Decía Ortega y Gasset –uno de los más grandes prosistas de nuestra lengua, si no el más grande– que es un error muy común de mucha gente creer que la paz es solo la ausencia de la guerra: el hueco que ella deja cuando ya no está más, su disolución como por arte de magia. Y no, decía el maestro. No. Porque “el enorme esfuerzo que es la guerra solo puede evitarse si se entiende por ‘paz’ un esfuerzo todavía mayor...”.
En otras palabras: hacer la guerra es muy difícil y doloroso, costosísimo, agotador; pero quizás hacer la paz lo sea todavía más, de allí que la historia de la humanidad, aunque ya casi nadie lo recuerde, haya transcurrido más bien bajo el signo de la confrontación y la barbarie, el de innumerables conflictos que han jalonado el destino de nuestra especie. Su destino, su suerte, su naturaleza.

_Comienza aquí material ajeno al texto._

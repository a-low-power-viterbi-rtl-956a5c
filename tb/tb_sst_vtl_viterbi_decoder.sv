// tb_sst_vtl_viterbi_decoder: end-to-end test of the decoder at its default
// size (64 states, 32 columns = 64 stages, 12 checked groups).
//
// The testbench draws random information bits, encodes them with its own
// model of the rate-1/3 code (generator taps listed below, independent of the
// RTL package), passes them through a channel and feeds the soft symbols to
// the decoder, two per clock, with random idle cycles.  Phases:
//   1. clean channel: output must equal the information bits, the hard decisions
//      of the SST output y must be all zero, latency must be COLS+1 clocks;
//   2. sparse errors (weak soft errors and isolated hard flips): exact output;
//   3. AWGN at Eb/N0 = 2 dB, 3-bit quantisation: bit errors are counted and
//      must stay below 2%; the truncation region must grow here;
//   4. clean again: exact output once the noisy pairs have left.
// Mechanisms counted (each must occur): idle input cycles, non-zero SST
// output, merged columns (shadow region with clock gating and direct shift),
// growth of the exchanged region, path-metric wrap-around.
module tb_sst_vtl_viterbi_decoder;
  import vd_pkg::sym_t;

  localparam int COLS = 32;
  localparam int LAT  = COLS + 1;

  logic       clk = 1'b0;
  logic       rst_n = 1'b0;
  logic       in_valid = 1'b0;
  sym_t [1:0] in_sym = '0;
  logic       out_valid;
  logic [1:0] out_bits;
  logic [4:0] merge_col, valid_col;

  sst_vtl_viterbi_decoder dut (.*);

  always #5 clk = ~clk;

  int checks = 0, failures = 0;
  int cyc = 0;

  // ---- reference encoder (taps: A 0,2,3,5,6  B 0,1,2,4,6  C 0,1,2,3,6)
  int tapsA[5] = '{0, 2, 3, 5, 6};
  int tapsB[5] = '{0, 1, 2, 4, 6};
  int tapsC[5] = '{0, 1, 2, 3, 6};
  bit [6:0] enc_hist = '0;   // enc_hist[j] = u_{t-j} after insertion

  function automatic bit par(bit [6:0] h, int taps[5]);
    bit r = 0;
    foreach (taps[x]) r ^= h[taps[x]];
    return r;
  endfunction

  // ---- channel
  int   phase = 0;
  real  sigma;

  function automatic real gauss();
    real u1, u2;
    u1 = (real'($urandom_range(1, 1000000))) / 1000001.0;
    u2 = (real'($urandom_range(0, 1000000))) / 1000001.0;
    return $sqrt(-2.0 * $ln(u1)) * $cos(6.283185307 * u2);
  endfunction

  function automatic logic [2:0] quant(real x);
    int v;
    v = int'($floor(4.0 - 4.0 * x));
    if (v < 0) v = 0;
    if (v > 7) v = 7;
    return 3'(v);
  endfunction

  function automatic logic [2:0] chan(bit c);
    logic [2:0] v;
    case (phase)
      2: begin
        v = c ? 3'(7 - $urandom_range(0, 3)) : 3'($urandom_range(0, 3));
        if ($urandom_range(0, 99) == 0) v = ~v;           // isolated hard flip
      end
      3: v = quant((c ? -1.0 : 1.0) + sigma * gauss());
      default: v = c ? 3'(7 - $urandom_range(0, 1)) : 3'($urandom_range(0, 1));
    endcase
    return v;
  endfunction

  // ---- expected output queue
  typedef struct { bit [1:0] bits; int phase; int cyc; } exp_t;
  exp_t q[$];

  int n_idle = 0, n_ynz = 0, n_merge = 0, n_grow = 0, n_wrap = 0, n_out = 0;
  int n_err3 = 0, n_bits3 = 0, lat_bad = 0, y_bad = 0;
  int hard_since = 100;

  task automatic push_pair(input bit u0, input bit u1);
    sym_t [1:0] s;
    bit [1:0] u;
    u = {u1, u0};
    for (int k = 0; k < 2; k++) begin
      bit ca, cb, cc;
      enc_hist = {enc_hist[5:0], u[k]};
      ca = par(enc_hist, tapsA); cb = par(enc_hist, tapsB); cc = par(enc_hist, tapsC);
      s[k][2] = chan(ca); s[k][1] = chan(cb); s[k][0] = chan(cc);
    end
    in_sym   = s;
    in_valid = 1'b1;
    q.push_back('{bits: u, phase: phase, cyc: cyc});
  endtask

  // drive on negedge
  task automatic run_phase(input int ph, input int npairs, input int idle_pct);
    int sent = 0;
    phase = ph;
    while (sent < npairs) begin
      @(negedge clk);
      if ($urandom_range(0, 99) < idle_pct) begin
        in_valid = 1'b0;
        n_idle++;
      end else begin
        bit u0, u1;
        u0 = ph == 4 && sent > npairs - 8 ? 1'b0 : 1'($urandom);
        u1 = ph == 4 && sent > npairs - 8 ? 1'b0 : 1'($urandom);
        push_pair(u0, u1);
        sent++;
      end
    end
    @(negedge clk) in_valid = 1'b0;
  endtask

  // monitor on negedge (after the posedge updates)
  logic [8:0] pm0_prev = '0;
  always @(posedge clk) cyc++;

  always @(negedge clk) begin
    if (rst_n) begin
      if (dut.adv) begin
        if (dut.y != '0) n_ynz++;
        if (merge_col < 5'(COLS - 1)) n_merge++;
        if (merge_col == valid_col + 1) n_grow++;
      end
      if (pm0_prev[8] && !dut.pm[0][8]) n_wrap++;
      pm0_prev = dut.pm[0];
      if (dut.adv && phase == 1)
        for (int k = 0; k < 2; k++)
          for (int b = 0; b < 3; b++)
            if (dut.y[k][b][2]) y_bad++;
      if (out_valid) begin
        exp_t e;
        n_out++;
        if (q.size() == 0) begin
          failures++; $display("ERROR: output with empty queue");
        end else begin
          e = q.pop_front();
          if (n_out == 1) begin
            checks++;
            if (cyc - e.cyc != LAT) begin
              failures++; $display("ERROR: latency %0d, expected %0d", cyc - e.cyc, LAT);
            end
          end
          if (e.phase == 3) begin
            n_bits3 += 2;
            n_err3 += $countones(e.bits ^ out_bits);
          end else begin
            checks++;
            if (out_bits !== e.bits) begin
              failures++;
              if (failures < 10) $display("ERROR: phase %0d pair sent at %0d: got %b exp %b", e.phase, e.cyc, out_bits, e.bits);
            end
          end
        end
      end
    end
  end

  // latency check: continuous input, first output exactly LAT clocks later
  initial begin
    repeat (3) @(negedge clk);
    rst_n = 1'b1;
    // phase 1a: continuous, measure latency of the first pair
    phase = 1;
    @(negedge clk);
    push_pair(1'b1, 1'b0);
    for (int j = 0; j < 60; j++) begin
      @(negedge clk);
      if (j < 50) push_pair(1'($urandom), 1'($urandom)); else in_valid = 1'b0;
    end
    run_phase(1, 400, 20);
    run_phase(2, 3000, 10);
    sigma = $sqrt(1.0 / (2.0 * (1.0/3.0) * $pow(10.0, 2.0/10.0)));
    run_phase(3, 3000, 5);
    run_phase(4, 600, 10);
    // drain
    repeat (200) @(negedge clk);
    checks++;
    if (q.size() > LAT) begin failures++; $display("ERROR: %0d pairs never came out", q.size()); end
    checks++; if (y_bad != 0) begin failures++; $display("ERROR: SST output non-zero on a clean channel %0d times", y_bad); end
    checks++;
    if (n_bits3 == 0 || n_err3 * 50 > n_bits3) begin
      failures++; $display("ERROR: AWGN phase BER %0d/%0d", n_err3, n_bits3);
    end
    $display("AWGN 2 dB: %0d errors in %0d bits", n_err3, n_bits3);
    $display("mechanisms: idle=%0d sst_nonzero=%0d merged=%0d grow=%0d pm_wrap=%0d outputs=%0d",
             n_idle, n_ynz, n_merge, n_grow, n_wrap, n_out);
    checks += 5;
    if (n_idle == 0)  begin failures++; $display("ERROR: no idle input cycle"); end
    if (n_ynz == 0)   begin failures++; $display("ERROR: SST output never non-zero"); end
    if (n_merge == 0) begin failures++; $display("ERROR: no merged column"); end
    if (n_grow == 0)  begin failures++; $display("ERROR: exchanged region never grew"); end
    if (n_wrap == 0)  begin failures++; $display("ERROR: path metric never wrapped"); end
    $display("TB_RESULT checks=%0d failures=%0d", checks, failures);
    $finish;
  end

  initial begin
    repeat (200000) @(posedge clk);
    failures++;
    $display("ERROR: watchdog");
    $display("TB_RESULT checks=%0d failures=%0d", checks, failures);
    $finish;
  end

endmodule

Al final, sin embargo, en una balanza, la paz trae mayores beneficios que la guerra, aunque parezca una idiotez decirlo; una idiotez necesaria, eso sí. Porque la discusión es válida, y vuelvo a Ortega: muchas veces cuesta más hacer la paz que hacer la guerra porque su refrendación y su conquista, si así las podemos llamar, es un deber moral que la sociedad asume todos los días; y no siempre la paz posible es la paz que la gente quiere y acepta.
El caso colombiano es muy elocuente, pues hubo una época en la que se hablaba de nuestra presunta ‘naturaleza violenta’ como si fuera un destino, una condición inevitable y genética. Muchos historiadores han demostrado que eso no es así, por suerte, y el relato masoquista de un país dedicado solo a matarse, desde el principio de los tiempos, entraña toda clase de matices y falacias.
Se trata de un relato dialéctico en el que cada nueva conquista de la paz sobre la guerra, de la vida sobre la muerte, digamos, tiene un valor definitivo a pesar de sus errores y sus grietas
Claro: se dio aquí, desde el siglo XIX, el hábito de hacer de la guerra un escenario natural de la confrontación política: la lucha por el poder como una lucha a muerte en la que el triunfo de una doctrina implicaba la anulación moral y física del adversario. Y hay un periodo de nuestra historia, en el siglo XX, al que le damos el nombre en mayúsculas de La Violencia: la guerra civil no declarada entre los liberales y los conservadores.
Esa guerra se acabó, luego de treinta años y más de doscientos mil muertos, con el armisticio del Frente Nacional, cuyas consecuencias (y cuya estructura excluyente) fueron sin embargo el origen de nuevas violencias. En un país con más territorio que Estado al que le cayó la maldición del narcotráfico, donde se anudan todos sus conflictos y delirios. Un círculo vicioso que es más bien un vórtice: la hojarasca y la vorágine.
Los acuerdos de paz siempre son imperfectos, siempre dejan gente por fuera y gente que no los acepta. Luego, en la larga duración, vendrán otros procesos políticos a resolver ese saldo, a decantarlo, a discernirlo. Se trata de un relato dialéctico en el que cada nueva conquista de la paz sobre la guerra, de la vida sobre la muerte, digamos, tiene un valor definitivo a pesar de sus errores y sus grietas, sus promesas fallidas.
Es lo que ha pasado una y otra vez en nuestra historia. Y no somos una excepción; tampoco en eso lo somos, no. Pero el solo hecho de ver a históricos de la antigua guerrilla de las Farc –ahora un partido político, nada menos y nada más– defendiendo el Estado de derecho y las instituciones y rechazando la lucha armada, solo eso ya es un logro indudable que todos debemos defender; cómo no hacerlo, por favor.
Porque además habrán sido lo que fueran en el pasado, sí, cosas atroces y terribles. Y habrá quienes no olviden jamás ese pasado, sobre todo las víctimas, que aún esperan la verdad y la reparación. Pero la contundencia de su discurso es hoy una razón suficiente para no perder el optimismo.
No del todo, no para siempre. Una vez más.